Снилось что-то из недавней жизни: Или из будущей? Впрочем, над такими вопросами Роман перестал задумываться. Надо было приспосабливаться к окружающему миру, принимать его таким, каков он есть, и загонять поглубже осознание невероятности того, что с ним произошло.

Он слез с полатей, стараясь не потревожить сладко посапывавшего Никишку, сына Людоты – тому по малолетству полагалась утренняя поблажка.
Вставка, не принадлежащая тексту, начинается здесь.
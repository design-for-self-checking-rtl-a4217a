// tb_otf_conv: random test of the on-the-fly converter. With QM = Q - 1 at
// the input, the outputs must be Q' = 2Q + q and QM' = Q' - 1 (modulo
// 2^N) for each digit q in {-1, 0, +1}.
module tb_otf_conv;
  import dcvsl_pkg::*;
  import tb_pkg::*;

  localparam int unsigned N = DIV_NBITS;

  dr_t         qs, qm;
  dr_t [N-1:0] q_in, qm_in, q_out, qm_out;
  int checks = 0, failures = 0;

  otf_conv dut (.*);

  task automatic check(input logic ok, input string what);
    checks++;
    if (!ok) begin failures++; if (failures < 20) $display("FAIL: %s", what); end
  endtask

  initial begin
    for (int i = 0; i < 1500; i++) begin
      int unsigned qv, e;
      int dig;
      logic [2*MAXP-1:0] pq, pm;
      qv  = $urandom % (1 << N);
      dig = int'($urandom % 3) - 1;
      q_in  = enc(qv, N);
      qm_in = enc((qv + (1 << N) - 1) % (1 << N), N);
      qs = dr_enc(dig < 0);
      qm = dr_enc(dig != 0);
      #1;
      pq = '0; pq[2*N-1:0] = q_out;
      pm = '0; pm[2*N-1:0] = qm_out;
      e = (2 * qv + (1 << N) + dig) % (1 << N);
      check(all_valid(pq, N) && all_valid(pm, N), "outputs are code words");
      check(dec(pq, N) == e, $sformatf("Q' for Q=%0d q=%0d", qv, dig));
      check(dec(pm, N) == (e + (1 << N) - 1) % (1 << N), $sformatf("QM' for Q=%0d q=%0d", qv, dig));
    end
    $display("TB_RESULT checks=%0d failures=%0d", checks, failures);
    $finish;
  end

  initial begin
    #100000;
    failures++;
    $display("TB_RESULT checks=%0d failures=%0d", checks, failures);
    $finish;
  end
endmodule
Дым от печи тянулся вверх и уходил в приоткрытую дверь, не пуская внутрь зимний холод. Можно дым направить и в дымогон, что под крышей, но в него с дымом тепло уйдет быстрее. Хочешь тепла зимой – терпи дымные горести.

Роман торопливо проскользнул во двор – морозная свежесть после избяного духа рванула в легкие. С порога прыгнул босыми ногами в рыхлый снег – за ночь его еще подвалило.

– Пошто босым-то? – запоздало закричала из избы Марфа, жена Людоты. «Тапочки надень», – вспомнил Роман традиционное утреннее требование матери и что-то подкатило к сердцу. Как они там? Извелись, наверное, его разыскивая?

Он скинул рубаху и, не жалея себя, обтерся снегом, прогоняя печальные мысли.

– Хоть копытца накинь, – укоризненно качая головой, встретила его в избе Марфа. – Застудишься.

Роман натянул на ноги копытца – вязаные носки без пятки – зевнул, не забыв при этом перекреститься, и прошел к столу, за которым сидел Людота.

– Баб глупых не слушай, – сказал тот, улыбаясь. – Дух и тело крепи лютостью морозной. На Крещенье пойдем с тобой грехи смывать в проруби.

– Да какие у него грехи-то? – засмеялась Марфа. – А ты свои, старый греховодник, в церкви отмаливай, а не в проруби.

Перекусили ломтями вчерашнего хлеба да парным молоком, оделись по погоде, и вышли со двора:

Кузнецкая слобода просыпалась: из дверей в небо столбами валил дым, девки и молодухи с ведрами на коромыслах спешили по воду, в кузне кто-то пробовал молотом железо.

Располагалась слобода, как представлял себе Роман, там, где много позже встанет улица Садовая – в ее самой западной, нижней части. В слободе дворов пятьдесят, почти в каждом – кузня, рядом репище *, ниже к Куру выпасы для скота и покосы: в слободах, в отличие от стесненного города, жили вольготно.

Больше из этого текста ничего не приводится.